§ TASK DESCRIPTION: All lines from the one with "unique case (op)" through the final line of the records below must be written out exactly, with no other text.

§ DATA FOR THIS EXERCISE:
-- Opening Marker --

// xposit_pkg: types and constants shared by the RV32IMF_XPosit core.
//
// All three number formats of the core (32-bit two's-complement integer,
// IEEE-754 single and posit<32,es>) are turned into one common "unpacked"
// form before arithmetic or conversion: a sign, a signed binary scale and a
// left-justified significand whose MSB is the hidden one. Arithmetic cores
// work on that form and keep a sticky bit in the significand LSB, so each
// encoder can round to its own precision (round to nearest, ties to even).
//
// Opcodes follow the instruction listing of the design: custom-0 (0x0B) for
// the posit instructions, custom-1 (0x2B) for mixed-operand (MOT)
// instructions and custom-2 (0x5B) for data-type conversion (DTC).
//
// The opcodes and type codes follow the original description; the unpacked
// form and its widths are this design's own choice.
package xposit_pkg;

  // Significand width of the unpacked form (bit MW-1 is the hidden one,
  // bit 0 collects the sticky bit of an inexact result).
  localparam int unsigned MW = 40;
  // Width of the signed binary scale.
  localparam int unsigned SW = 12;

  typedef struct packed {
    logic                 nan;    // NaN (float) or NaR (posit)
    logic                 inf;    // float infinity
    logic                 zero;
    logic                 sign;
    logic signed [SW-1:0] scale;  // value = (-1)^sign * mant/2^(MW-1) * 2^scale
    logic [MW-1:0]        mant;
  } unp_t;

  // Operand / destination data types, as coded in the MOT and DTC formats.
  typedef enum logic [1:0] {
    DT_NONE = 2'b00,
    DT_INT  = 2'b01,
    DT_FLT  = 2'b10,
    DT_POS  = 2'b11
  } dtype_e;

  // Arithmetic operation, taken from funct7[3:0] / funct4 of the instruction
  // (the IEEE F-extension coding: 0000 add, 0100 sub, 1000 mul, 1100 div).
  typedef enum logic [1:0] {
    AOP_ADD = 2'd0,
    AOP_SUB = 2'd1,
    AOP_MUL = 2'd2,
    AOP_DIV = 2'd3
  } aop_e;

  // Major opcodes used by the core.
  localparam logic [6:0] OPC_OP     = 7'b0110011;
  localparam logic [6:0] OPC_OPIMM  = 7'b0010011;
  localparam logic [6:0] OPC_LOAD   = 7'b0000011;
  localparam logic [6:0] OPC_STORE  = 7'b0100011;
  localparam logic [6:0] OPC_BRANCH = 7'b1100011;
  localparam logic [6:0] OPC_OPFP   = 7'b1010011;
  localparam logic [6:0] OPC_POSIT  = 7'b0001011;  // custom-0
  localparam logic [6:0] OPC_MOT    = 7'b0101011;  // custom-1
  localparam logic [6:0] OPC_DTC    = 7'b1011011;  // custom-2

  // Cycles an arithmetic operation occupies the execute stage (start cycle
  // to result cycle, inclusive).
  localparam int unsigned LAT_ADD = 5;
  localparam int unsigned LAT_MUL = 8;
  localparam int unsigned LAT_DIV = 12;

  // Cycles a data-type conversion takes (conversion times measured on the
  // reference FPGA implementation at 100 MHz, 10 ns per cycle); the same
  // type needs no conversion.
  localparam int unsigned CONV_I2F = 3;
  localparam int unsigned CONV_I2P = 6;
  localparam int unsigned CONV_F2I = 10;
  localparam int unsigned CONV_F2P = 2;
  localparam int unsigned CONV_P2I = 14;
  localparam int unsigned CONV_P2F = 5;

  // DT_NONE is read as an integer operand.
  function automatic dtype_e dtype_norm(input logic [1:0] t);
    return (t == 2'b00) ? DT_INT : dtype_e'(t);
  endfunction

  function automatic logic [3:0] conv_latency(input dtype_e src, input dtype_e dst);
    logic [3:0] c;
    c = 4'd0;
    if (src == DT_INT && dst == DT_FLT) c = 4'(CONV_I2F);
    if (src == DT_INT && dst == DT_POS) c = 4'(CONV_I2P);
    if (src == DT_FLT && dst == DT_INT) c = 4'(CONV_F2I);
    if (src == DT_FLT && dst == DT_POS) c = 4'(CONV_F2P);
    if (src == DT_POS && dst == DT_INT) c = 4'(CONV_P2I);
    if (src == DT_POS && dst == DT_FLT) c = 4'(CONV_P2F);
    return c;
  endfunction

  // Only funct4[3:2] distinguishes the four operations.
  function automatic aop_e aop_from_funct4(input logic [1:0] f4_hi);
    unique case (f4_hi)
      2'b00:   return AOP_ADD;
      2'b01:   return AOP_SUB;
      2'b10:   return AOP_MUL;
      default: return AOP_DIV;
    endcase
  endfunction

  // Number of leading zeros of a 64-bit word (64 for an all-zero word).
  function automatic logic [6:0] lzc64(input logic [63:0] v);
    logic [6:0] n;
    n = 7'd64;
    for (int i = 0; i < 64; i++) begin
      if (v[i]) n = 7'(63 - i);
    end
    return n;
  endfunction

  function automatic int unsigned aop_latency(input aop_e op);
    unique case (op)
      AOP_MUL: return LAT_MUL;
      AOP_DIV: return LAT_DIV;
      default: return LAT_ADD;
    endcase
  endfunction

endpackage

-- Closing Marker --

§ WORKED SOLUTION:
    unique case (op)
      AOP_MUL: return LAT_MUL;
      AOP_DIV: return LAT_DIV;
      default: return LAT_ADD;
    endcase
  endfunction

endpackage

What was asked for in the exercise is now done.